= Suzanne Konaté Maïga =

Mariama Suzanne Konaté Maïga (born 1956) is a Mali medical doctor and public health administrator who served as Mali's secretary of state for social action and the promotion of women from 1991 to 92. She also worked for the United Nations Population Fund (c. 1993 – 2016).

==Early life, family and education==
Suzanne Maïga was born in 1956 in Ségou, Mali, to Attaher Maïga, who served as the Malian finance minister (1959–66) and minister of commerce (1966–68). Her older sister, Keïta Aminata Maiga, was married to the former Malian president, Ibrahim Boubacar Keïta (1945–2022), and served as First Lady of Mali (2013–20).

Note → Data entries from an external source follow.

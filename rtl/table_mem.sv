// Classifier table memory: one configuration write port and two read
// ports, one for each detection pipeline.
//
// The detector holds three such tables, as in the document: the program
// (32-bit instructions, one per weak classifier), the alpha table A
// (9-bit responses, 17 per weak classifier for LRD or 256 for LBP) and the
// threshold table T (18-bit rejection thresholds). Two read ports map onto
// a true dual-port block RAM if writes are restricted to configuration
// time; here the write shares the array with the reads, which is how an
// FPGA tool would build it from two RAM copies.
//
// Timing: reads registered, data one cycle after the address; a read of
// the address being written returns the old word.
module table_mem #(
  parameter int unsigned DEPTH = 1024,
  parameter int unsigned WIDTH = 32,
  localparam int unsigned AW   = $clog2(DEPTH)
) (
  input  logic             clk,
  input  logic             we,
  input  logic [AW-1:0]    waddr,
  input  logic [WIDTH-1:0] wdata,
  input  logic [AW-1:0]    raddr0,
  output logic [WIDTH-1:0] rdata0,
  input  logic [AW-1:0]    raddr1,
  output logic [WIDTH-1:0] rdata1
);

  logic [WIDTH-1:0] mem [DEPTH];

  always_ff @(posedge clk) begin
    if (we) mem[waddr] <= wdata;
    rdata0 <= mem[raddr0];
    rdata1 <= mem[raddr1];
  end

endmodule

Her medical degree is from the École Nationale de Médecine et de Pharmacie, Bamako (1979). Her other qualifications include a postgraduate diploma in public health from Pierre and Marie Curie University, Paris, and a World Health Organization certificate in epidemiology and disease control.

==Career==
After working at Bamako's Centre for Family Health (1980–84), Maïga joined Mali's Direction Nationale de la Santé Publique (National Directorate of Public Health) in 1985, where she directed the epidemiology section (1985–87) and the family health division (1987–88). Her work there included coordinating control programmes for cholera and bilharzia, and examining the impact of the Sélingué Dam. She then directed the World Bank's operations in Burkina Faso and Togo (1988–90).

Maïga served as secretary of state for social action and the promotion of women ("l'Action sociale et à la Promotion féminine") from 27 December 1991 to 14 May 1992. After leaving office, Maïga married Hamidou Konaté, formerly the Malian minister of solidarity and humanitarian action. From around 1993 to 2016, Konaté Maïga worked for the United Nations Population Fund (UNFPA), the United Nations agency for reproductive health, as its representative in Equatorial Guinea, Cameroon, The Gambia, Senegal and Côte d'Ivoire, for example, drawing attention to the high risk of maternal mortality in Côte d'Ivoire. and the low uptake of contraception in Senegal.